### Directions
Please reproduce exactly the lines from the start of the records through the one containing "for (int i = 0; i < DEPTH; i++) begin", and nothing more.

### Provided data
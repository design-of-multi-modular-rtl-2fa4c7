// tb_instr_mem: self-checking test of the instruction memory.
// Loads random words through the host port and reads them back through the
// PC port (byte address, low bits ignored), including after overwrites.
module tb_instr_mem;
  localparam int DEPTH = 256;
  logic        clk = 0, we = 0;
  logic [7:0]  addr;
  logic [31:0] wdata, pc, instr;
  logic [31:0] shadow [DEPTH];
  int checks = 0, failures = 0;

  always #5 clk = ~clk;

  instr_mem #(.DEPTH(DEPTH)) dut (.clk(clk), .pc(pc), .instr(instr), .host_we(we),
                                  .host_addr(addr), .host_wdata(wdata));

  initial begin
    repeat (10000) @(posedge clk);
    failures++;
    $display("TB_RESULT checks=%0d failures=%0d", checks, failures);
    $finish;
  end

  initial begin
    pc = 0; addr = 0; wdata = 0;
    for (int i = 0; i < DEPTH; i++) begin
      @(negedge clk); we = 1; addr = 8'(i); wdata = $urandom; shadow[i] = wdata;
    end
    @(negedge clk); we = 0;
    for (int n = 0; n < 2000; n++) begin
      @(negedge clk);
      if (n % 7 == 0) begin
        we = 1; addr = 8'($urandom); wdata = $urandom;
        @(negedge clk); shadow[addr] = wdata; we = 0;
      end
      pc = {22'($urandom), 8'($urandom), 2'($urandom)};
      #1;
      checks++;
      if (instr !== shadow[pc[9:2]]) begin
        failures++;
        if (failures < 10) $display("pc=%h got %h exp %h", pc, instr, shadow[pc[9:2]]);
      end
    end
    $display("TB_RESULT checks=%0d failures=%0d", checks, failures);
    $finish;
  end
endmodule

### Response area
repository design-of-multi-modular-rtl-2fa4c7
// tb_instr_mem: self-checking test of the instruction memory.
// Loads random words through the host port and reads them back through the
// PC port (byte address, low bits ignored), including after overwrites.
module tb_instr_mem;
  localparam int DEPTH = 256;
  logic        clk = 0, we = 0;
  logic [7:0]  addr;
  logic [31:0] wdata, pc, instr;
  logic [31:0] shadow [DEPTH];
  int checks = 0, failures = 0;

  always #5 clk = ~clk;

  instr_mem #(.DEPTH(DEPTH)) dut (.clk(clk), .pc(pc), .instr(instr), .host_we(we),
                                  .host_addr(addr), .host_wdata(wdata));

  initial begin
    repeat (10000) @(posedge clk);
    failures++;
    $display("TB_RESULT checks=%0d failures=%0d", checks, failures);
    $finish;
  end

  initial begin
    pc = 0; addr = 0; wdata = 0;
    for (int i = 0; i < DEPTH; i++) begin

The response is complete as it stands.